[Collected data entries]
↓
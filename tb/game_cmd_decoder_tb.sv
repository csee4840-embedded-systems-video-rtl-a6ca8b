// game_cmd_decoder_tb: checks the register-to-command decoding.
// Random register words are applied; the testbench unpacks the fields with its
// own bit positions (not the package structs) and works out the expected
// commands: bar lengths, lunge positions, decimal digits, slot validity and
// the sound fields. It also checks the one-clock register delay.
module game_cmd_decoder_tb;
  import mc_pkg::*;

  logic clk = 0, reset = 1;
  logic [31:0] regs [8];
  draw_cmd_t   cmd;
  sound_cmd_t  snd;
  int checks = 0, failures = 0;

  game_cmd_decoder dut (.clk, .reset, .regs_i(regs), .cmd_o(cmd), .snd_o(snd));

  always #5 clk = ~clk;

  task automatic expect_eq(string what, longint got, longint exp);
    checks++;
    if (got != exp) begin
      failures++;
      $display("FAIL %s: got %0d expected %0d", what, got, exp);
    end
  endtask

  function automatic int bits(logic [31:0] w, int hi, int lo);
    return int'((w >> lo) & ((32'd1 << (hi - lo + 1)) - 1));
  endfunction

  function automatic int bcd(int v);
    return ((v / 100) << 8) | (((v / 10) % 10) << 4) | (v % 10);
  endfunction

  initial begin
    repeat (100000) @(posedge clk);
    failures++;
    $display("watchdog expired");
    $display("TB_RESULT checks=%0d failures=%0d", checks, failures);
    $finish;
  end

  initial begin
    for (int i = 0; i < 8; i++) regs[i] = '0;
    repeat (2) @(posedge clk);
    #1 expect_eq("reset cmd", longint'(cmd.boss_en), 0);
    reset = 0;
    for (int n = 0; n < 300; n++) begin
      int ex, ey, efold, eact, exp_x;
      @(negedge clk);
      for (int i = 0; i < 8; i++) regs[i] = $urandom;
      @(posedge clk);
      #1;
      // boss word (byte offset 00)
      expect_eq("boss_en",  cmd.boss_en, bits(regs[0], 2, 2));
      expect_eq("boss_img", cmd.boss_img, bits(regs[0], 5, 4));
      expect_eq("boss_bar_en", cmd.boss_bar_en, bits(regs[0], 2, 2) & bits(regs[0], 3, 3));
      expect_eq("boss_bar_len", cmd.boss_bar_len, 16 * bits(regs[0], 11, 8));
      // sound word (04)
      expect_eq("half_period", snd.half_period, bits(regs[1], 17, 0));
      expect_eq("tone_en", snd.tone_en, bits(regs[1], 18, 18));
      expect_eq("rom_en", snd.rom_en, bits(regs[1], 19, 19));
      // background word (08)
      expect_eq("wall_en", cmd.wall_en, bits(regs[2], 2, 2));
      expect_eq("fire_en", cmd.fire_en, bits(regs[2], 5, 5));
      expect_eq("fire_tiles", cmd.fire_tiles, (bits(regs[2], 17, 14) > 13) ? 13 : bits(regs[2], 17, 14));
      expect_eq("words", cmd.words, bits(regs[2], 31, 18));
      expect_eq("elf_bar_len", cmd.elf_bar_len, 8 * bits(regs[2], 13, 10));
      expect_eq("enemy_bar_len", cmd.enemy_bar_len, 8 * bits(regs[2], 9, 6));
      expect_eq("elf_bar_en", cmd.elf_bar_en, bits(regs[2], 4, 4) & bits(regs[5], 5, 5));
      expect_eq("enemy_bar_en", cmd.enemy_bar_en, bits(regs[2], 3, 3) & bits(regs[5], 6, 6));
      // slots and enemy weapon (12)
      expect_eq("slots_visible", cmd.slots_visible, bits(regs[3], 2, 2));
      for (int s = 0; s < 3; s++) begin
        expect_eq("slot_img", cmd.slot_img[s], bits(regs[3], 5 + 3 * s, 3 + 3 * s));
        expect_eq("slot_ok", cmd.slot_ok[s], bits(regs[3], 5 + 3 * s, 3 + 3 * s) < 5);
      end
      expect_eq("enemy_w_en", cmd.enemy_w_en, bits(regs[3], 12, 12));
      expect_eq("enemy_w_shape", cmd.enemy_w_shape, bits(regs[3], 13, 13));
      expect_eq("enemy_w_x", cmd.enemy_w_x, bits(regs[3], 31, 23));
      expect_eq("enemy_w_y", cmd.enemy_w_y, bits(regs[3], 22, 14));
      // elf weapon (16)
      expect_eq("elf_w_en", cmd.elf_w_en, bits(regs[4], 4, 4));
      expect_eq("elf_w_type", cmd.elf_w_type, bits(regs[4], 9, 7));
      expect_eq("elf_w_color", cmd.elf_w_color, bits(regs[4], 13, 10));
      expect_eq("elf_w_x", cmd.elf_w_x, bits(regs[4], 31, 23));
      expect_eq("elf_w_y", cmd.elf_w_y, bits(regs[4], 22, 14));
      expect_eq("elf_circle", cmd.elf_circle, bits(regs[4], 6, 6) & bits(regs[5], 5, 5));
      expect_eq("enemy_circle", cmd.enemy_circle, bits(regs[4], 5, 5) & bits(regs[5], 6, 6));
      // elf word (20)
      ex = bits(regs[5], 22, 14);
      ey = bits(regs[5], 31, 23);
      efold = bits(regs[5], 7, 7);
      eact  = bits(regs[5], 9, 9);
      exp_x = !eact ? ex : (!efold ? ex + 16 : (ex < 16 ? 0 : ex - 16));
      expect_eq("elf_x", cmd.elf_x, exp_x);
      expect_eq("elf_y", cmd.elf_y, ey);
      expect_eq("elf_img", cmd.elf_img, bits(regs[5], 11, 11));
      expect_eq("enemy_img", cmd.enemy_img, bits(regs[5], 12, 12));
      expect_eq("elf_visible", cmd.elf_visible, bits(regs[5], 5, 5));
      expect_eq("enemy_visible", cmd.enemy_visible, bits(regs[5], 6, 6));
      expect_eq("enemy_x", cmd.enemy_x, !bits(regs[5], 10, 10) ? 448 : (bits(regs[5], 8, 8) ? 464 : 432));
      // char word (24)
      expect_eq("coin", cmd.num[0], bcd(bits(regs[6], 9, 4)));
      expect_eq("level", cmd.num[1], bcd(bits(regs[6], 15, 10)));
      expect_eq("atk", cmd.num[2], bcd(bits(regs[6], 23, 16)));
      expect_eq("hp", cmd.num[3], bcd(bits(regs[6], 31, 24)));
      // pointer word (28)
      expect_eq("ptr_visible", cmd.ptr_visible, bits(regs[7], 5, 5));
      expect_eq("ptr_color", cmd.ptr_color, bits(regs[7], 13, 10));
      expect_eq("ptr_x", cmd.ptr_x, bits(regs[7], 31, 23));
      expect_eq("ptr_y", cmd.ptr_y, bits(regs[7], 22, 14));
    end
    // latency: a change is not visible before the clock edge
    @(negedge clk);
    regs[6] = 32'h0000_03F0;
    @(posedge clk);
    @(negedge clk);
    regs[6] = 32'h0000_0000;
    #1 expect_eq("no change before edge", (cmd.num[0] == 12'(bcd(0))) ? 0 : 1, 1);
    @(posedge clk); #1;
    expect_eq("change after edge", cmd.num[0], 0);
    $display("TB_RESULT checks=%0d failures=%0d", checks, failures);
    $finish;
  end
endmodule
↑
### Description of the task
Copy out each line of the data above, exactly, if it lies between the line holding "function automatic int bits(logic" and the line holding "enemy weapon (12)", inclusive; copy no other line.

### Output
  function automatic int bits(logic [31:0] w, int hi, int lo);
    return int'((w >> lo) & ((32'd1 << (hi - lo + 1)) - 1));
  endfunction

  function automatic int bcd(int v);
    return ((v / 100) << 8) | (((v / 10) % 10) << 4) | (v % 10);
  endfunction

  initial begin
    repeat (100000) @(posedge clk);
    failures++;
    $display("watchdog expired");
    $display("TB_RESULT checks=%0d failures=%0d", checks, failures);
    $finish;
  end

  initial begin
    for (int i = 0; i < 8; i++) regs[i] = '0;
    repeat (2) @(posedge clk);
    #1 expect_eq("reset cmd", longint'(cmd.boss_en), 0);
    reset = 0;
    for (int n = 0; n < 300; n++) begin
      int ex, ey, efold, eact, exp_x;
      @(negedge clk);
      for (int i = 0; i < 8; i++) regs[i] = $urandom;
      @(posedge clk);
      #1;
      // boss word (byte offset 00)
      expect_eq("boss_en",  cmd.boss_en, bits(regs[0], 2, 2));
      expect_eq("boss_img", cmd.boss_img, bits(regs[0], 5, 4));
      expect_eq("boss_bar_en", cmd.boss_bar_en, bits(regs[0], 2, 2) & bits(regs[0], 3, 3));
      expect_eq("boss_bar_len", cmd.boss_bar_len, 16 * bits(regs[0], 11, 8));
      // sound word (04)
      expect_eq("half_period", snd.half_period, bits(regs[1], 17, 0));
      expect_eq("tone_en", snd.tone_en, bits(regs[1], 18, 18));
      expect_eq("rom_en", snd.rom_en, bits(regs[1], 19, 19));
      // background word (08)
      expect_eq("wall_en", cmd.wall_en, bits(regs[2], 2, 2));
      expect_eq("fire_en", cmd.fire_en, bits(regs[2], 5, 5));
      expect_eq("fire_tiles", cmd.fire_tiles, (bits(regs[2], 17, 14) > 13) ? 13 : bits(regs[2], 17, 14));
      expect_eq("words", cmd.words, bits(regs[2], 31, 18));
      expect_eq("elf_bar_len", cmd.elf_bar_len, 8 * bits(regs[2], 13, 10));
      expect_eq("enemy_bar_len", cmd.enemy_bar_len, 8 * bits(regs[2], 9, 6));
      expect_eq("elf_bar_en", cmd.elf_bar_en, bits(regs[2], 4, 4) & bits(regs[5], 5, 5));
      expect_eq("enemy_bar_en", cmd.enemy_bar_en, bits(regs[2], 3, 3) & bits(regs[5], 6, 6));
      // slots and enemy weapon (12)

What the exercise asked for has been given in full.